As you reopen to the whole of your experience, you may find that some feelings you've defensively avoided start to come back to you. There could be moments when it feels again like early childhood and you might be reminded of your original vow to close down. Though subjectively compelling these feelings are just memories in disguise.

The difference between then and now is that you've had decades of life experience that can be applied to the resolution of early dilemmas. As a person you are much more than your ego and the many resources you've developed since childhood will help greatly you educate your storyteller.

Though the source of your defenses is in the past the solution isn't to wallow in your history-the Enneagram shows you how you recreate the past in the present. The challenge is to create a broader world now, to let the present teach the past, to learn from your history so that you stop repeating it.

 

I'm tall and tall people habitually duck their heads in places with low overhangs or tree branches. Many times I've found myself walking down a rainy street, unconsciously straining my neck, ducking under the low ceiling of an umbrella that I myself am holding.
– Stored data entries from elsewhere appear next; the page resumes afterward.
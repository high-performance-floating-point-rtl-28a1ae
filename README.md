# A mainframe-style FPU core: 5-cycle fused multiply-add and a 116-bit radix-4 SRT divider

This RTL models the fraction dataflow of a mainframe floating-point unit built around two ideas:

* a **fused multiply-add pipeline** (A*B + C with one rounding). It issues one operation per cycle and has five execution cycles. Denormalized inputs are handled without tags or prenormalization. The implied bit is assumed to be 1 and corrected afterwards.
* a **quad-width radix-4 SRT divide macro**. It produces 2 quotient bits per cycle over a 116-bit partial remainder. The remainder is kept in a *reduced* carry-save form that stores one carry bit for every four sum bits. This saves latches and power.

The original design (IBM zSeries FPU, "High Performance Floating-Point Unit with 116 bit wide Divider") supports six formats: binary and hexadecimal floating point, each in short, long and quad. This implementation has a narrower scope:

* The divide macro handles all of its formats (short/long/quad floating point, 32/64-bit integer).
* The top-level pipelines run end to end for **IEEE binary long (double)** only, for both multiply-add and divide.

Everything is synthesizable SystemVerilog with no vendor primitives.

## Block map

```
                    fetch_bus (loads)
                         |
            +------------v-------------+
            | fpr_file: 16 + 4 regs,   |  3 reads / 1 write per cycle
            | 5 load wrap registers    |  reads bypass from the wrap chain
            +--+---------+---------+---+
               | A       | B       | C
   +-----------v---------v---------v------------+     +----------------------------+
   | fpu_fma                                    |     | srt_divider                |
   | E0  A,B,C registers                        |     |  srt_table   (digit select)|
   | E1  shift_amount, booth_multiplier         |     |  srt_multiple (1x, 2x, inv)|
   |     (Booth + 4 levels of csa_tree)         |     |  srt_subtractor (3:2 + 4b) |
   | E2  aligner, csa_tree (4 levels), last 3:2 |     |  srt_quotient_reg (QPOS/NEG)|
   | E3  main_adder + his_select                |     +-------------+--------------+
   | E4  normalizer                             |                   | rem / quotient
   | E5  rounder                                |     main_adder -> normalizer -> rounder
   +--------------------+-----------------------+                   |
                        +------------- FPR write port <-------------+
```

`fpu_top` ties these together.

## The divide macro (`srt_divider` and its parts)

This is the least conventional part of the design. Most of this section explains it.

### Digit set and recurrence

Each iteration computes

    P(i+1) = 4*P(i) - q(i+1)*D,        q in {-3, -2, -1, 0, +1, +2, +3}

This is radix 4 with the *maximally redundant* digit set. The large redundancy makes the digit-selection table small and tolerant of estimate errors. The price is the ±3 multiple. This design never forms 3D. A digit is sent as three wires:

* `neg`: the sign;
* `one`: use a 1×D multiple;
* `two`: use a 2×D multiple.

So q = ±(one + 2·two). The subtractor adds both multiples together with the remainder in one 3:2 counter stage.

### Digit selection table (`srt_table`)

The table's inputs are:

* the top 5 bits of the shifted remainder 4P, read as a two's-complement value `xxxx.x`;
* the two divisor bits after the implied one.

The cell values come from the original design's printed P–D table. The table is asymmetric. The remainder estimate is made by truncating a carry-save value, so it can be too small by one unit but never too large. The original table leaves some cells unspecified. Here they are filled with +3 or −3, whichever matches the row's sign.

A table is valid when, for every divisor in an interval and every true 4P that maps onto a cell, |4P − qD| ≤ D still holds. Let P̂ be the value of the 5 table bits and D̂ the divisor's leading bits. The true remainder then lies in [P̂, P̂ + 1) and the divisor in [D̂, D̂ + 1/4). An exhaustive check over these intervals holds for estimate errors below one unit and breaks just above one unit. So the filled cells leave no margin to spare.

### Reduced carry-save remainder (`srt_subtractor`)

The remainder register holds:

* a **116-bit sum** part;
* a **28-bit carry** part: one carry bit for every 4 sum bits.

The top 6 sum bits have no carries. They are explicit, because the table reads them in the next cycle.

One iteration does the following:

1. Shift the sum left by 2. Expand the sparse carries back to their bit positions.
2. One 3:2 counter stage adds (4P sum, 4P carries, 1×D multiple). A second 3:2 stage adds the 2×D multiple.
3. Break the result into 4-bit carry-propagate groups. Each group keeps its 4 sum bits and passes on only its carry-out, which is the stored carry. The top 6 bits get a full carry-propagate adder, so they come out explicit.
Part of what I hope to convince you of is that you have an active hand in creating and maintaining your Enneagram story. The way you practice your defenses is a busy ongoing process that you play out many times each day. You are the author, director and principal actor of your script. You continue to maintain your defenses with persistence, dedication and unconscious intent. While you can't change who you are, you have considerable power over what you do.

Suppressing, silencing or killing your storyteller is probably a lost cause. You can, however, develop different narratives of your life, rewriting your story to stress your strengths, finding the loopholes and forgotten resources, claiming your story's power rather than being its victim or live less story altogether.

You can also discover a point of power within your own unconscious reactions, locating the place in yourself from which you generate your Enneagram trance and gain a direct sense of how you actively practice the skill of your style. to discover what your ego needs from the rest of you to begin changing your defenses.

Life offers us many gifts that we may not be able to receive within the closed trance of our defenses. While our childhood vows are still in place we are closed to grace, providence and positive surprise. Waking from your personality trance requires a willingness to be open and to take responsibility for any obstacles you put in your own way. Beyond that, the journey of change welcomes everyone - you begin to arrive the moment you depart.